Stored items
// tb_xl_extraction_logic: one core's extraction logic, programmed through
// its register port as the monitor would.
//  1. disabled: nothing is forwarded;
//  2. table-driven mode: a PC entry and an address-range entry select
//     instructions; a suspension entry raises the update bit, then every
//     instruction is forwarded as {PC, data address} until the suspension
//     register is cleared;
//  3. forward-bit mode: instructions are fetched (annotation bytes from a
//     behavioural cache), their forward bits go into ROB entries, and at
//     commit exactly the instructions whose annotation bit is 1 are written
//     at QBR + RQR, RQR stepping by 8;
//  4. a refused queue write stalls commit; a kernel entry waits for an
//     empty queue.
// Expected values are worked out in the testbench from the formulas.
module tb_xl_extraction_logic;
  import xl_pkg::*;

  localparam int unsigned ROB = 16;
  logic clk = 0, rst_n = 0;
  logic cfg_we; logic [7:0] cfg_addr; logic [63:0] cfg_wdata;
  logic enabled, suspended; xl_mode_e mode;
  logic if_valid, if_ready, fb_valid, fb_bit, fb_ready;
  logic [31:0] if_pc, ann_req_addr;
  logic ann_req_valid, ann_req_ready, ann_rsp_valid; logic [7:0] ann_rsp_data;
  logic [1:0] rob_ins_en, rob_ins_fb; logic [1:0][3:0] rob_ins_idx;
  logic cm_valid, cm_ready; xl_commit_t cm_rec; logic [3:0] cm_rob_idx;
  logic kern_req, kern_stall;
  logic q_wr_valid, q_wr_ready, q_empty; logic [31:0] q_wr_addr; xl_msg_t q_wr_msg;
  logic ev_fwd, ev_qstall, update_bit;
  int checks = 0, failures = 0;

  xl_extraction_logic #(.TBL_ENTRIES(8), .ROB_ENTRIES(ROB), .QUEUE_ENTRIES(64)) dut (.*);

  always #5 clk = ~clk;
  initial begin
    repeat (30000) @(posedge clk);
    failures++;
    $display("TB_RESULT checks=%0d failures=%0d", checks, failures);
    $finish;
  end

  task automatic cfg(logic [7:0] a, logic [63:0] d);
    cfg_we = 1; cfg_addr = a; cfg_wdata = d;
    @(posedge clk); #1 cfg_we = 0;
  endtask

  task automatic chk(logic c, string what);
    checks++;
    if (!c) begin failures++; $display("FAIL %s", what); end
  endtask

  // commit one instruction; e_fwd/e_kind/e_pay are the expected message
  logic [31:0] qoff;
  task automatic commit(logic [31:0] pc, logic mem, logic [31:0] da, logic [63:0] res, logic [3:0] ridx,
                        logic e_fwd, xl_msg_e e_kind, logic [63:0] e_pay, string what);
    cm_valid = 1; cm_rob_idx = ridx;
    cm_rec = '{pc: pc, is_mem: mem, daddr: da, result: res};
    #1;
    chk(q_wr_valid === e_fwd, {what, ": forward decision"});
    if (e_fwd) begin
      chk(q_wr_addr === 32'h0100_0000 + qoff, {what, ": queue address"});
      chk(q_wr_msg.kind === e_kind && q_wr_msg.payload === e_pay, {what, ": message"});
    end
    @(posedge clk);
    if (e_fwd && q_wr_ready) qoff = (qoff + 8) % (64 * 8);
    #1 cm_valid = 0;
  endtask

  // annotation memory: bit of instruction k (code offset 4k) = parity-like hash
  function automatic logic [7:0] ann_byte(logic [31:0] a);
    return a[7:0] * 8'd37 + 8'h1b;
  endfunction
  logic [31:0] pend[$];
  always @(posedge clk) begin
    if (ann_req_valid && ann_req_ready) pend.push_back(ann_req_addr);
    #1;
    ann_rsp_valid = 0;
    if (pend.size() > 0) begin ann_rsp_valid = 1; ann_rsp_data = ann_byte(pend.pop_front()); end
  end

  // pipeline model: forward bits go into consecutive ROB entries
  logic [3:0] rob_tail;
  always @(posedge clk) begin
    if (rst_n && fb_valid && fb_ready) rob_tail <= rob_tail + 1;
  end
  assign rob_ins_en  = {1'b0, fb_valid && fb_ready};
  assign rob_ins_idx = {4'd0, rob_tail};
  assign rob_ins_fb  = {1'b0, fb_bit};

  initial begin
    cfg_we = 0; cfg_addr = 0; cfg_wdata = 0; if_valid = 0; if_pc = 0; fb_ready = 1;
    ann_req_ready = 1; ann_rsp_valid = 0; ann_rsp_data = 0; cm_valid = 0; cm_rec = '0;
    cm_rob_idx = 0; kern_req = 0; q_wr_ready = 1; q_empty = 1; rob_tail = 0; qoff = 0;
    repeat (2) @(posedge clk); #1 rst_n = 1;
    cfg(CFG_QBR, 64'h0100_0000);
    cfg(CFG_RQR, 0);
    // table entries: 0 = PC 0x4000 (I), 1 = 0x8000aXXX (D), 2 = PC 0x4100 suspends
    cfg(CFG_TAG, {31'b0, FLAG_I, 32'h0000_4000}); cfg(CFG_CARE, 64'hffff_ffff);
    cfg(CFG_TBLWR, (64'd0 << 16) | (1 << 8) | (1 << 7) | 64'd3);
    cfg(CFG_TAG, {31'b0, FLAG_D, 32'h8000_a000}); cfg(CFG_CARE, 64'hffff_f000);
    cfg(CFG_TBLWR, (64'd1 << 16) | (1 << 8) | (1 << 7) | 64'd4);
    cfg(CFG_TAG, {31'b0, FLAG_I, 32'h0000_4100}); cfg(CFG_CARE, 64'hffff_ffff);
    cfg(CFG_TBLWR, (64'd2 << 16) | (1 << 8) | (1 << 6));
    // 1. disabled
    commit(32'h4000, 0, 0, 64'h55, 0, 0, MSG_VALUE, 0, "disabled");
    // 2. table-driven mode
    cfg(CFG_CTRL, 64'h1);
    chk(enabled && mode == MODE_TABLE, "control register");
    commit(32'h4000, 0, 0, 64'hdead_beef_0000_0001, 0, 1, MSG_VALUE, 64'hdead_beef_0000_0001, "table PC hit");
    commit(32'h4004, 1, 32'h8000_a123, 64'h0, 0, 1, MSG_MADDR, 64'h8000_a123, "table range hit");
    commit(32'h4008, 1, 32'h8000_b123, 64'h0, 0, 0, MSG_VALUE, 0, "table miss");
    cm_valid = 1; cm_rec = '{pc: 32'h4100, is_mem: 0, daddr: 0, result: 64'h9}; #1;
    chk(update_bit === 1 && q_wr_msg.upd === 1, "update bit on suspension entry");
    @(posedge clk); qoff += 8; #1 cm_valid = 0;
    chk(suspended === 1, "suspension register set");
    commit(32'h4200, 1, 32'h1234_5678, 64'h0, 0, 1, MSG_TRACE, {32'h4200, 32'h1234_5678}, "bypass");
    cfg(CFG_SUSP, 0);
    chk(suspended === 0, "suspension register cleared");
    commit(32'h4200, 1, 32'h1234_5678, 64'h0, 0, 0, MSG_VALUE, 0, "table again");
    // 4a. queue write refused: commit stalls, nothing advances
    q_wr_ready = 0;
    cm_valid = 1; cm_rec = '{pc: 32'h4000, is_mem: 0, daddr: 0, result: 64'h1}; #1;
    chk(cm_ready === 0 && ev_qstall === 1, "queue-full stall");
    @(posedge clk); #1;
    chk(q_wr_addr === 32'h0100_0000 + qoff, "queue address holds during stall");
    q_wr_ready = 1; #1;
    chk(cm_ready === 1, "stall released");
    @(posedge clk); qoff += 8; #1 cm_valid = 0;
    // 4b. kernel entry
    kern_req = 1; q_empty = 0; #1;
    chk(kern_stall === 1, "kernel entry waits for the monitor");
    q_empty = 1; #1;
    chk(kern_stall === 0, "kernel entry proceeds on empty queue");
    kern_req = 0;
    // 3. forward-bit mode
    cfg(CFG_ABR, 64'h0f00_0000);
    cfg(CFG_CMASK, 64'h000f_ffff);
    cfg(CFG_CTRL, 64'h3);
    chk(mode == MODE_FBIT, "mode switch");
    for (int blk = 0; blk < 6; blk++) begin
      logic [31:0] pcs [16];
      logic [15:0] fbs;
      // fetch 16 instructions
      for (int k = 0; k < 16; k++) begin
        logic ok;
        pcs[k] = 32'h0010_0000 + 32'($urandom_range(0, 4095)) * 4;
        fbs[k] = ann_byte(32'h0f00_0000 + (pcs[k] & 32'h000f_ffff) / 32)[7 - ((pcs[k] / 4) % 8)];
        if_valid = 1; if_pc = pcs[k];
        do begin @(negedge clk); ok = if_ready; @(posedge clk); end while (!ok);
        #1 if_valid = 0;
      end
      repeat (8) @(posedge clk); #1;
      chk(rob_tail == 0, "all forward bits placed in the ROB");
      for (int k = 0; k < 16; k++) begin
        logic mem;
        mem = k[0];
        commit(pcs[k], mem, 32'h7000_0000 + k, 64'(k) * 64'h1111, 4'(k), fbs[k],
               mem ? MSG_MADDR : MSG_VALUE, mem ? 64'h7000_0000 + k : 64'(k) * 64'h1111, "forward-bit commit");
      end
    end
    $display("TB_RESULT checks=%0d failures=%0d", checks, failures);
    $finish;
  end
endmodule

- _Task_: Among the entries above, the lines between the ones containing "if (e_fwd) begin" and "cfg(CFG_RQR, 0);", inclusive, are to be transcribed exactly. No other line is to be given.

- _Result_:
    if (e_fwd) begin
      chk(q_wr_addr === 32'h0100_0000 + qoff, {what, ": queue address"});
      chk(q_wr_msg.kind === e_kind && q_wr_msg.payload === e_pay, {what, ": message"});
    end
    @(posedge clk);
    if (e_fwd && q_wr_ready) qoff = (qoff + 8) % (64 * 8);
    #1 cm_valid = 0;
  endtask

  // annotation memory: bit of instruction k (code offset 4k) = parity-like hash
  function automatic logic [7:0] ann_byte(logic [31:0] a);
    return a[7:0] * 8'd37 + 8'h1b;
  endfunction
  logic [31:0] pend[$];
  always @(posedge clk) begin
    if (ann_req_valid && ann_req_ready) pend.push_back(ann_req_addr);
    #1;
    ann_rsp_valid = 0;
    if (pend.size() > 0) begin ann_rsp_valid = 1; ann_rsp_data = ann_byte(pend.pop_front()); end
  end

  // pipeline model: forward bits go into consecutive ROB entries
  logic [3:0] rob_tail;
  always @(posedge clk) begin
    if (rst_n && fb_valid && fb_ready) rob_tail <= rob_tail + 1;
  end
  assign rob_ins_en  = {1'b0, fb_valid && fb_ready};
  assign rob_ins_idx = {4'd0, rob_tail};
  assign rob_ins_fb  = {1'b0, fb_bit};

  initial begin
    cfg_we = 0; cfg_addr = 0; cfg_wdata = 0; if_valid = 0; if_pc = 0; fb_ready = 1;
    ann_req_ready = 1; ann_rsp_valid = 0; ann_rsp_data = 0; cm_valid = 0; cm_rec = '0;
    cm_rob_idx = 0; kern_req = 0; q_wr_ready = 1; q_empty = 1; rob_tail = 0; qoff = 0;
    repeat (2) @(posedge clk); #1 rst_n = 1;
    cfg(CFG_QBR, 64'h0100_0000);
    cfg(CFG_RQR, 0);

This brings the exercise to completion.